Abstract

The comparative binding affinities for poly(dA-dT) and poly(dG-dC) of novel antitumor anthracyclines are reported. The data concern, besides the parent compound adriamycin (ADM), 4-demethoxy 6-deoxy 6-aminodaunomycin (II), 9-deoxy-ADM (III), 4-demethyl-6-O-methyl-ADM (IV), and 3'-deamino-3'-hydroxy-4'-epi-ADM (IV). Theoretical computations are performed in parallel for their comparative binding affinities to model double-stranded hexanucleotides, d(GCGCGC)2, d(TATATA)2, and d(CGTACG)2, using the SIBFA (sum of interactions between fragments computed ab inito) procedure. The computations reproduce in a very satisfactory manner the most salient features of the experimental comparative binding affinities.

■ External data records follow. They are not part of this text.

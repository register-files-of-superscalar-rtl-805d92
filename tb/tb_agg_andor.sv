// tb_agg_andor: random leader links and leader grants; every valid access
// must be granted exactly when its leader's request was granted.
module tb_agg_andor;
  localparam int N = 15;
  logic [N-1:0] valid, gnt_in, gnt_out;
  logic [N-1:0][3:0] leader;
  int checks = 0, failures = 0;

  agg_andor u_dut (.valid(valid), .leader(leader), .gnt_in(gnt_in), .gnt_out(gnt_out));

  initial begin
    for (int n = 0; n < 3000; n++) begin
      for (int i = 0; i < N; i++) begin
        valid[i]  = ($urandom_range(0, 3) != 0);
        leader[i] = 4'($urandom_range(0, i));
        gnt_in[i] = ($urandom_range(0, 1) == 1);
      end
      #1;
      for (int i = 0; i < N; i++) begin
        checks++;
        if (gnt_out[i] != (valid[i] && gnt_in[leader[i]])) begin
          failures++; $display("FAIL access %0d", i);
        end
      end
    end
    $display("TB_RESULT checks=%0d failures=%0d", checks, failures);
    $finish;
  end
  initial begin
    #100000;
    failures++;
    $display("TB_RESULT checks=%0d failures=%0d", checks, failures);
    $finish;
  end
endmodule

These encompass, in particular, a higher affinity for the d(TATATA)2 oligomer of II than that of ADM, despite the absence of the 14-OH substituent in II, a marked reversal of the CG versus TA sequence selectivity of the neutral compound V, favoring the d(CGCGCG)2 oligomer over the d(TATATA)2 one; and the deleterious effect incurred on the binding affinities by the presence of an O-methyl substituent at position 6 of the chromophore.